The leaking of the DNC’s files, said President Putin, had been a service to the public. 

"There’s no need to distract the public's attention from the essence of the problem by raising some minor issues connected with the search for who did it," he told Bloomberg. "But I want to tell you again, I don't know anything about it, and on a state level Russia has never done this." 

American authorities have expressed growing concern over what law-enforcement and intelligence officials believe to be efforts by Russia-sponsored hackers to destabilize public trust in this year’s elections. This week, the FBI said that voter-registration databases in Illinois and Arizona were breached by hackers with ties to the Russian state, adding to its earlier suggestion that Russia was behind the DNC hacks.

In response, Senate minority leader Harry Reid (D) of Nevada sent a letter to the FBI asking it to investigate the extent of Russian “tampering in our presidential election,” calling it “one of the gravest threats to our democracy since the Cold War,” according to The Hill.

The breach of voter rolls has turned a spotlight on the vulnerabilities of US electoral procedures, noted The Christian Science Monitor on Thursday:

In response, the White House has ordered a classified review of the matter, and other agencies are taking measures to step up cybersecurity. The Department of Homeland Security has offered states assistance with securing voting processes, according to StateScoop, and the US Election Assistance Commission, which helps states facilitate voting, is also set to discuss cybersecurity procedures with the National Institute of Standards and Technology in September.

But the official response is complicated by the fact that there exists no federal body tasked with overseeing the execution of election-day voting, as Politico notes.
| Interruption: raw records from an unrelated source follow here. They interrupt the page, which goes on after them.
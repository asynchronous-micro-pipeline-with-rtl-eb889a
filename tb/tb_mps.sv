// tb_mps: one multi-stage section (W = 16, ITERS = 7) between two emulated
// control automata. The upstream side raises Go at random moments when the
// section is Free and drops it when the section reports Busy; the downstream
// side takes the result after a random delay by pulling Acknowledgement low
// and then high again. Checked for every operand: the result equals
// operand * x^7 in GF(2^16) mod 0x1021 (computed here by a bitwise model);
// the start takes exactly two clock edges from Go (one to catch Go, one to
// load); Busy lasts exactly ITERS cycles; DataOut is stable while Ready;
// the section returns to Free within one cycle of the acknowledgement.
module tb_mps;
  timeunit 1ns;
  timeprecision 100ps;
  localparam int W = 16;
  localparam int ITERS = 7;
  localparam logic [W-1:0] POLY = 16'h1021;

  int checks = 0, failures = 0;

  logic clk = 0, rst = 0, go = 0, ack = 1, enable;
  logic [W-1:0] data_in = '0, data_out;
  mp_pkg::ss_t ss;

  mps #(.W(W), .ITERS(ITERS), .POLY(POLY)) dut (.*);

  always #5 clk = ~clk;

  int edges;  // rising clock edges counted by the timing checks
  always @(posedge clk) edges++;

  task automatic check(logic cond, string what);
    checks++;
    if (!cond) begin
      failures++;
      $display("%t: %s", $realtime, what);
    end
  endtask

  function automatic logic [W-1:0] model(logic [W-1:0] a, int n);
    logic [W:0] t;
    for (int i = 0; i < n; i++) begin
      t = {a, 1'b0};
      if (t[W]) t = t ^ {1'b1, POLY};
      a = t[W-1:0];
    end
    return a;
  endfunction

  initial begin
    #500000;
    failures++;
    $display("TB_RESULT checks=%0d failures=%0d", checks, failures);
    $finish;
  end

  initial begin
    #0.5 rst = 1;
    #0.5 check(ss.f && !ss.b && !ss.r, "free after reset");
    #20 rst = 0;
    for (int n = 0; n < 200; n++) begin
      logic [W-1:0] a;
      int e0, e1;
      a = W'($urandom);
      @(posedge clk);
      #(0.5 + ($urandom % 90) / 10.0);
      data_in = a;
      go = 1;
      e0 = edges;
      wait (ss.b);
      e1 = edges;
      check(e1 - e0 == 2, $sformatf("start took %0d edges", e1 - e0));
      #0.2 go = 0;
      data_in = ~a;  // bus no longer matters
      wait (ss.r);
      check(edges - e1 == ITERS, $sformatf("busy for %0d cycles", edges - e1));
      check(data_out == model(a, ITERS),
            $sformatf("result %h expected %h for %h", data_out, model(a, ITERS), a));
      repeat ($urandom % 4) begin
        @(posedge clk);
        #0.1 check(ss.r && data_out == model(a, ITERS), "result held while ready");
      end
      #($urandom % 7 + 0.3) ack = 0;
      #0.1 check(!ss.r, "ready withdrawn in S1");
      #($urandom % 23 + 0.3) ack = 1;
      e0 = edges;
      wait (ss.f);
      check(edges - e0 == 1, "free on next edge after acknowledgement");
    end
    $display("TB_RESULT checks=%0d failures=%0d", checks, failures);
    $finish;
  end
endmodule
Instead, states manage their own voting processes, resulting in a national patchwork in which more than a dozen states have no plan for a post-election audit, according to Wired.

Democrats have led a push to uncover whether there have been additional Russian cyberattacks, convinced that Putin’s government hopes to tilt the elections toward Republican nominee Donald Trump, who for several years has expressed admiration for the Russian president.

On Thursday, Putin demurred at the suggestion that he might favor Mr. Trump over former Secretary of State Hillary Clinton, whom he has accused of fomenting demonstrations against his rule in 2011. Both candidates, he said, had made use of “shock tactics.” And he repeated his earlier, generalized criticisms of anti-Russia rhetoric from US candidates, calling them “shortsighted.”

“If someone says that they want to work with Russia, we will welcome it. And if someone … wants to get rid of us, there will be a completely different approach,” he said.